◆ **Your task**:
Among the entries that follow, how many lines contain the string "fout"? Write the number alone.

[[ Data, beginning ]]

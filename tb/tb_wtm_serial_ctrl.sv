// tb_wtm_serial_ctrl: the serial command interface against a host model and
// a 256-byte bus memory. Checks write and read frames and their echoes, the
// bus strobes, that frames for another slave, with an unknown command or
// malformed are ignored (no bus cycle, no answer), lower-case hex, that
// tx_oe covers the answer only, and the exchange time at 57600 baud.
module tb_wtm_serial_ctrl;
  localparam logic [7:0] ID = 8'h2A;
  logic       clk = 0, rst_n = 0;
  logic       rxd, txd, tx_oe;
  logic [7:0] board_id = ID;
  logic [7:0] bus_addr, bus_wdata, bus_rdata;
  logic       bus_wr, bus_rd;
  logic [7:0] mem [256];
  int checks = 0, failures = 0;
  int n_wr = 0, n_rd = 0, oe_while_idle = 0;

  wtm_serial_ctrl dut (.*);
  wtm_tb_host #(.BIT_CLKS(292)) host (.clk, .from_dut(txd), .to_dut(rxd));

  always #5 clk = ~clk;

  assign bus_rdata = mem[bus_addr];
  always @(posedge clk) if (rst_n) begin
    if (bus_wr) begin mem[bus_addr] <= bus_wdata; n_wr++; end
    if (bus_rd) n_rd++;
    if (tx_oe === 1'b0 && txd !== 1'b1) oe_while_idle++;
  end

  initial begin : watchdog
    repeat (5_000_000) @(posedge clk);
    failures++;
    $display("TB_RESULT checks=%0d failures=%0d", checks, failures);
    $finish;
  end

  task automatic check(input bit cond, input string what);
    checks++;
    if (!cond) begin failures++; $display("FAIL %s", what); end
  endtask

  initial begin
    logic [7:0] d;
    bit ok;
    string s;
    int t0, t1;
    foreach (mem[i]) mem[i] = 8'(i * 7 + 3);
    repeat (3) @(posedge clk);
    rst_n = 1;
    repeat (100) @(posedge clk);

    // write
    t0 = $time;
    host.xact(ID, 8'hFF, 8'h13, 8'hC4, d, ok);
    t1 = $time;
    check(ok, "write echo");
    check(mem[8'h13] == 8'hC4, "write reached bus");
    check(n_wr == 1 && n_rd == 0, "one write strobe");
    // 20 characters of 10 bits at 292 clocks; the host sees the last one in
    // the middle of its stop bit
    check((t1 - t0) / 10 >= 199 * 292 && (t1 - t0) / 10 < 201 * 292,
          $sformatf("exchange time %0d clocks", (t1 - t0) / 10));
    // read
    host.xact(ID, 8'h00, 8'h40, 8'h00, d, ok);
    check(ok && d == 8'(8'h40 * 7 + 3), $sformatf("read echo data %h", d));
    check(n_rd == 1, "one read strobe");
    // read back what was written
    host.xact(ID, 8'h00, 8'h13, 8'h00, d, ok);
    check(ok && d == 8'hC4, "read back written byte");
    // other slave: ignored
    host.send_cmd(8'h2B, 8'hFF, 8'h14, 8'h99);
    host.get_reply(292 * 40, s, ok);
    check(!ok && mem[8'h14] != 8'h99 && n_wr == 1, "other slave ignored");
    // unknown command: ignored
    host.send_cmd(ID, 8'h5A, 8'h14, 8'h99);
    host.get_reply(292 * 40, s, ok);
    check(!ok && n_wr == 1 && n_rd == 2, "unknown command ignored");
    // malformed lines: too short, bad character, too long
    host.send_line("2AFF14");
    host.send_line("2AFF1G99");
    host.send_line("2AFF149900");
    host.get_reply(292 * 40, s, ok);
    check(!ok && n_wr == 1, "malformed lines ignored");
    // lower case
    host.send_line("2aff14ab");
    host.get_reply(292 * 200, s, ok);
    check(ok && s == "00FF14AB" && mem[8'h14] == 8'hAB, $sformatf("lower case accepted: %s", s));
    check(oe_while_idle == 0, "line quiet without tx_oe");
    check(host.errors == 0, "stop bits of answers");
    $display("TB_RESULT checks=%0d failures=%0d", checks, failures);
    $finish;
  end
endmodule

[[ Data, end ]]
[[ Data, beginning ]]

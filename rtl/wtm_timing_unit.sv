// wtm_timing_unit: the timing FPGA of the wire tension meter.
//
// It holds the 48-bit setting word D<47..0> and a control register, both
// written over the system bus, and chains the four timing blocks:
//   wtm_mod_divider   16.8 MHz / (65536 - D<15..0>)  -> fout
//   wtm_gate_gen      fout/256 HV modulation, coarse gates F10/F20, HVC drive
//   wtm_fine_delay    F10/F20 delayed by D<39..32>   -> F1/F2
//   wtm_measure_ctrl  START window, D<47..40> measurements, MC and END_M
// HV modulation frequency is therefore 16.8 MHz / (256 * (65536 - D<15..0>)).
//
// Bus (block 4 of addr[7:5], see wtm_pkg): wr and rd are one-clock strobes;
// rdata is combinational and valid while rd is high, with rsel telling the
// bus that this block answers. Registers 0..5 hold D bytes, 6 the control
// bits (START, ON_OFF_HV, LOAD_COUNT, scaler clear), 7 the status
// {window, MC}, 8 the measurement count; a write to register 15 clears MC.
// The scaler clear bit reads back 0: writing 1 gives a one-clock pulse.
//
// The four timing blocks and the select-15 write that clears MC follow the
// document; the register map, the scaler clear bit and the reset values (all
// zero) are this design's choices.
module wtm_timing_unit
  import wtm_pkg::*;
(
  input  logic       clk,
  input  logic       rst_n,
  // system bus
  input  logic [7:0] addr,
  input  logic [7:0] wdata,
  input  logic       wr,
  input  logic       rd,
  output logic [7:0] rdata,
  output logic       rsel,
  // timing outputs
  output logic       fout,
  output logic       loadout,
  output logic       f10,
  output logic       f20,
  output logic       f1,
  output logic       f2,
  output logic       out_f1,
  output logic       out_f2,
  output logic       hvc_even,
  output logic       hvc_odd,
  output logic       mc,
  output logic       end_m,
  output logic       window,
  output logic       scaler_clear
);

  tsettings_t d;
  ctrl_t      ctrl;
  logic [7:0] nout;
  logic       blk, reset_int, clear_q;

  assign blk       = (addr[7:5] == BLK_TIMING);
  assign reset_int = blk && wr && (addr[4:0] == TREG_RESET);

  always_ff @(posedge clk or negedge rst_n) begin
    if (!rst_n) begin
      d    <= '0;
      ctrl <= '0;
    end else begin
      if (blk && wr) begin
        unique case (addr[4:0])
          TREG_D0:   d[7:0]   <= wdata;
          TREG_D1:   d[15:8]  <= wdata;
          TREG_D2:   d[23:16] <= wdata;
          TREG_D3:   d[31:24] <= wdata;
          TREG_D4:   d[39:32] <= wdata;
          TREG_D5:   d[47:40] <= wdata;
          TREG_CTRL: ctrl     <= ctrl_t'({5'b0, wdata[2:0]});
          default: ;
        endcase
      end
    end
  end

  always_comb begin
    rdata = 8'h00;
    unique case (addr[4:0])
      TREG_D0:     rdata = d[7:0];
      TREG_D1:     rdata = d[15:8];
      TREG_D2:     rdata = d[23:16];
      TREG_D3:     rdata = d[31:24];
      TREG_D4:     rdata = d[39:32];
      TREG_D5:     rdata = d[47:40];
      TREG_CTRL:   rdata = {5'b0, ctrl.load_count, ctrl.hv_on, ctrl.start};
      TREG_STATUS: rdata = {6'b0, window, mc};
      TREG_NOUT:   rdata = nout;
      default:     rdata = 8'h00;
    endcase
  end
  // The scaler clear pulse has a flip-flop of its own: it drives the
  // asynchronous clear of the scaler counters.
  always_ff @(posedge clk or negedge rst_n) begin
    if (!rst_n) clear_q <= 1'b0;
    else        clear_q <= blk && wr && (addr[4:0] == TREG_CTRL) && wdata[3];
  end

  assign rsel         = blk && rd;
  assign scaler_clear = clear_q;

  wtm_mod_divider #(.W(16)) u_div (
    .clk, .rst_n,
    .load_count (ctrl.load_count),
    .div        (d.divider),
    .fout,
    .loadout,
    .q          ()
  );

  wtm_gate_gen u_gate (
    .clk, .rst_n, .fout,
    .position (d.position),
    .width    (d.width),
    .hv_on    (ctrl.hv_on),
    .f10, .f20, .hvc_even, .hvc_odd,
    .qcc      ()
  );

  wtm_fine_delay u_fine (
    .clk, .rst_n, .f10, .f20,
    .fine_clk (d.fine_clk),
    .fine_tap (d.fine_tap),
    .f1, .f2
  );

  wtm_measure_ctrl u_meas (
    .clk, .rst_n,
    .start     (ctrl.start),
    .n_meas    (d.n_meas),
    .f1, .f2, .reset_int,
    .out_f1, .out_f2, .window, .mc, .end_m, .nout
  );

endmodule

[[ Data, end ]]

◆ **Output for this task**:
5